Stored data entries:
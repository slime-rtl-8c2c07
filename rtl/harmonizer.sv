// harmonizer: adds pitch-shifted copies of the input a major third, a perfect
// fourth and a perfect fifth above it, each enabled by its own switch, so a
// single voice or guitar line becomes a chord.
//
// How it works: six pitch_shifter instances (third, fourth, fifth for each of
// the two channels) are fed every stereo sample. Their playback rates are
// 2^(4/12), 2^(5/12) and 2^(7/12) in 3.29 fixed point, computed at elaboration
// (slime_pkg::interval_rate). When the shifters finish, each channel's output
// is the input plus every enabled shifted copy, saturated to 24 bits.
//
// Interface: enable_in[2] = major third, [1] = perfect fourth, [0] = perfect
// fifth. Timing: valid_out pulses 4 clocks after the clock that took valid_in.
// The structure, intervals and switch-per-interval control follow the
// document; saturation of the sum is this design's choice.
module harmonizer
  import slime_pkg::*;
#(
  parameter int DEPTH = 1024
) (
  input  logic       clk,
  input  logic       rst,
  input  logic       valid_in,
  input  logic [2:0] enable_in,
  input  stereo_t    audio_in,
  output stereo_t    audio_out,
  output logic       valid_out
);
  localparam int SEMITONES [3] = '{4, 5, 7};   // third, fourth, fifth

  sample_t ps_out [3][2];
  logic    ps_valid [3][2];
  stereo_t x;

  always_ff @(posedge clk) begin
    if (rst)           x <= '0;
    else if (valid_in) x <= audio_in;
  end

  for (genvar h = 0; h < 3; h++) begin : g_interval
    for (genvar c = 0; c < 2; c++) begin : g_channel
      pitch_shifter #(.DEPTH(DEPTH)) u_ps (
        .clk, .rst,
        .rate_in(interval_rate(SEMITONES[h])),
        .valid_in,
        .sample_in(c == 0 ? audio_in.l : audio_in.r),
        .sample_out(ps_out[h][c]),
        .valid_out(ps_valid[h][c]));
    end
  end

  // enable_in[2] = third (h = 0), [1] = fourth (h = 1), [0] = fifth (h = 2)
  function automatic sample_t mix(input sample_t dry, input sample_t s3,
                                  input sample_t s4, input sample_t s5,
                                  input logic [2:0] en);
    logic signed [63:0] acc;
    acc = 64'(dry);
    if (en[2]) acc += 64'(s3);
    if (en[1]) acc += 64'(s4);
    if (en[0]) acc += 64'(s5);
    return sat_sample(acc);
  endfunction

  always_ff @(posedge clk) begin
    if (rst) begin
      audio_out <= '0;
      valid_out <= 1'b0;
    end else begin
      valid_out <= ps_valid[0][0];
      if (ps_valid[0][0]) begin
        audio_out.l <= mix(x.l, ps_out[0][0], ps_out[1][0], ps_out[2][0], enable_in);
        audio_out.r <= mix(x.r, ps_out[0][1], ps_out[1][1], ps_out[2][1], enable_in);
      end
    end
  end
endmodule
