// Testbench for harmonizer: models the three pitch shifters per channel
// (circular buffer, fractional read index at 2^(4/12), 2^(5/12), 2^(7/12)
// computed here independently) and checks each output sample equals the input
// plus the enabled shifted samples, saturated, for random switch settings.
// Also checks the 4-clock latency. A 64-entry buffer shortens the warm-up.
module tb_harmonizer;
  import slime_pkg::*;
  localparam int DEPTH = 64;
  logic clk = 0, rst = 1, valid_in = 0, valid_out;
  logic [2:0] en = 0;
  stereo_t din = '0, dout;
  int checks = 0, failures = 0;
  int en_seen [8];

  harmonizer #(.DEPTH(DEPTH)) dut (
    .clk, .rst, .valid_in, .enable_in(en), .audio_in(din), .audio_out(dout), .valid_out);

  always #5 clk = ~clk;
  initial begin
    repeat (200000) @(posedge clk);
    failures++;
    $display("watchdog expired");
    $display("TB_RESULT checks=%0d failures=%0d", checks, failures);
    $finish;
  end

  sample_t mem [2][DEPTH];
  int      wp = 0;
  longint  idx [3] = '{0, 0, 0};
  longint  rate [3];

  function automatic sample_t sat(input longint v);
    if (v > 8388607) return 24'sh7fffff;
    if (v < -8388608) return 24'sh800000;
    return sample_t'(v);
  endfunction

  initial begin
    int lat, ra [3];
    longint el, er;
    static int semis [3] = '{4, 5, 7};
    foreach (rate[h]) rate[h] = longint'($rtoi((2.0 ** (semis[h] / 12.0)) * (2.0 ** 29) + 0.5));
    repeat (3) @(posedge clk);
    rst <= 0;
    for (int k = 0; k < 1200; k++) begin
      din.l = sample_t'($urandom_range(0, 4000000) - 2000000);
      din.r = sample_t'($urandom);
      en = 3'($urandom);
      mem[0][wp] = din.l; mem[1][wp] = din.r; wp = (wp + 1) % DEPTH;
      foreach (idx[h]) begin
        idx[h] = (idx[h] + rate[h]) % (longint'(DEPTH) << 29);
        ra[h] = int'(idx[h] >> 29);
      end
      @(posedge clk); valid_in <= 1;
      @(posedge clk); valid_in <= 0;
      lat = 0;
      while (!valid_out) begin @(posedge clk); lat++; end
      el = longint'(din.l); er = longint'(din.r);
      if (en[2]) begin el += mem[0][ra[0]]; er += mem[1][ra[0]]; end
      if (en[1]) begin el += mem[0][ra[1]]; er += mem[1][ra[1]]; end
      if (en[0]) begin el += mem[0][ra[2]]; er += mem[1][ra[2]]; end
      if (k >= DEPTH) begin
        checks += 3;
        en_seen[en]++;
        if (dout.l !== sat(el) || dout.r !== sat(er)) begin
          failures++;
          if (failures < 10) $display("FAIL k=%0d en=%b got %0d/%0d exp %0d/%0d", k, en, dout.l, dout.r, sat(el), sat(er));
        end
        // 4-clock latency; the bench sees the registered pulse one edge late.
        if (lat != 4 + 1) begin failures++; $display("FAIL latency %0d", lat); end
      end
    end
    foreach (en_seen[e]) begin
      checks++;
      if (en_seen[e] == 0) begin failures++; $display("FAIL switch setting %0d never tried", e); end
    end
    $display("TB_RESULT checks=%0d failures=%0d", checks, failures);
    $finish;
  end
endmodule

Instructions for the task: Word for word, restate the data above from its first line down to and including the line with "for (genvar h".

Task output:
repository slime-rtl-8c2c07
filename rtl/harmonizer.sv
// harmonizer: adds pitch-shifted copies of the input a major third, a perfect
// fourth and a perfect fifth above it, each enabled by its own switch, so a
// single voice or guitar line becomes a chord.
//
// How it works: six pitch_shifter instances (third, fourth, fifth for each of
// the two channels) are fed every stereo sample. Their playback rates are
// 2^(4/12), 2^(5/12) and 2^(7/12) in 3.29 fixed point, computed at elaboration
// (slime_pkg::interval_rate). When the shifters finish, each channel's output
// is the input plus every enabled shifted copy, saturated to 24 bits.
//
// Interface: enable_in[2] = major third, [1] = perfect fourth, [0] = perfect
// fifth. Timing: valid_out pulses 4 clocks after the clock that took valid_in.
// The structure, intervals and switch-per-interval control follow the
// document; saturation of the sum is this design's choice.
module harmonizer
  import slime_pkg::*;
#(
  parameter int DEPTH = 1024
) (
  input  logic       clk,
  input  logic       rst,
  input  logic       valid_in,
  input  logic [2:0] enable_in,
  input  stereo_t    audio_in,
  output stereo_t    audio_out,
  output logic       valid_out
);
  localparam int SEMITONES [3] = '{4, 5, 7};   // third, fourth, fifth

  sample_t ps_out [3][2];
  logic    ps_valid [3][2];
  stereo_t x;

  always_ff @(posedge clk) begin
    if (rst)           x <= '0;
    else if (valid_in) x <= audio_in;
  end

  for (genvar h = 0; h < 3; h++) begin : g_interval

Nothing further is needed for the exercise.